Complete mineralogical data for FRITZSCHEITE. Chemical Formula: Mn2+(UO2)2(VO4,PO4)2(H2O)·3H2O. Crystal System: Orthorhombic. Learn about its geologic occurrence, habit, and identification.

FRITZSCHEITE

Mn2+(UO2)2(VO4,PO4)2(H2O)·3H2O

Crystal System

Orthorhombic

Crystal Class

Dipyramidal

Space Group

Pnam

Point Group

2/m 2/m 2/m

Structure & Data

Crystal Structure

Cation coordinations varying from [2] to [10] & polyhedra linked in var ways; V[5,6] vanadates, uranyl sorovanadates; [(UO2)2 V2O8] sheets, as in carnotite, linked by large cations & H2O molecules.2 PO4 radicals & (UO3)O4 polyhedra are linked into tetragonal corrugated layers of composition [UO2 (PO4)]n-n || to (001); these layers are held together mainly via OH—H bonds to H2O molecules forming □ btw layers at 2 levels; centers of ½ of □ are taken by M in meta-torbernite types, these being linked to 4 H2O to 2 O atoms in uranyl grp; torbernite type has add’l H2O (n of 2-4), which increases c parameter; centers of H2O □ remain empty in natroautinite type, while 1 of H2O molecules is rep by Ba, Na, K, NH4 & H2O, which have low electronegativity & are mostly univalent.3

Cell Data

a=10.59Å, b=8.25Å, c=15.54Å, Z=4

Geology & Identification

Geologic Occurrence

In oxidized zone of Pb-bearing U-V depositFRITZSCHEITEFRITZSCHEITE

Habit

Commonly as crystals, few forms, in aggregates, crusts; massive, in veinlets, impregnations

Twinning

Relationships

RELATIONSHIP TO OTHER MINERALS

Francevillite group

If you are fascinated by the hidden structures of our planet, you have likely come across FRITZSCHEITE. This mineral is a compelling subject for study, offering a unique glimpse into the complex chemistry that shapes the Earth’s crust.Whether you are a student identifying a hand sample, a researcher looking for crystallographic data, or a collector curious about a new find, this guide breaks down everything you need to know about FRITZSCHEITE. From its precise chemical formula to the geological environments where it thrives, let’s explore what makes this mineral distinct.

The Chemistry Behind the Crystal

Every mineral tells a story through its chemistry.

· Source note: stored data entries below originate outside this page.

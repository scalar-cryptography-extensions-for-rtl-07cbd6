// tb_bp_sbox_middle: checks the shared non-linear layer in its place between
// the forward and inverse linear layers of aes_sbox. Because the same middle
// layer serves both directions, every one of its 256 forward and 256 inverse
// evaluations must reproduce the S-box defined by GF(2^8) inversion and the
// affine map; any wrong product M1..M63 breaks some of them.
module tb_bp_sbox_middle;
  import tb_ref_pkg::*;

  logic [7:0] x, y;
  logic       inv;
  int checks = 0, failures = 0;
  int bad_fwd = 0, bad_inv = 0;

  aes_sbox u_sbox (.x(x), .inv(inv), .y(y));

  initial begin
    #100000;
    failures++;
    $display("TB_RESULT checks=%0d failures=%0d", checks, failures);
    $finish;
  end

  initial begin
    for (int i = 0; i < 256; i++) begin
      inv = 0; x = 8'(i); #1;
      checks++;
      if (y !== ref_sbox(8'(i))) begin failures++; bad_fwd++; end
      inv = 1; #1;
      checks++;
      if (y !== ref_inv_sbox(8'(i))) begin failures++; bad_inv++; end
    end
    if (failures != 0) $display("middle layer: %0d forward and %0d inverse mismatches", bad_fwd, bad_inv);
    $display("TB_RESULT checks=%0d failures=%0d", checks, failures);
    $finish;
  end
endmodule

At its core, FRITZSCHEITE is defined by the chemical formula Mn2+(UO2)2(VO4,PO4)2(H2O)·3H2O.This isn’t just a string of letters and numbers; it represents the precise recipe of elements that nature used to build this specimen. This specific chemical composition is what gives the mineral its stability and dictates how it reacts with acids, heat, or other minerals. It is the fundamental “DNA” that geologists use to classify it within the larger mineral kingdom.

Crystallography: Geometry in Nature

One of the most beautiful aspects of mineralogy is the hidden geometry within every stone. FRITZSCHEITE crystallizes in the Orthorhombic system.Think of this as the mineral’s architectural blueprint. It dictates the symmetry and the angles at which the crystal faces grow. Digging deeper into its symmetry, it falls under the Dipyramidal.
  • Point Group: 2/m 2/m 2/m
  • Space Group: Pnam
Why does this matter? These crystallographic details are like a fingerprint. They influence optical properties—how light travels through the crystal—and physical traits like how it breaks or cleaves when struck.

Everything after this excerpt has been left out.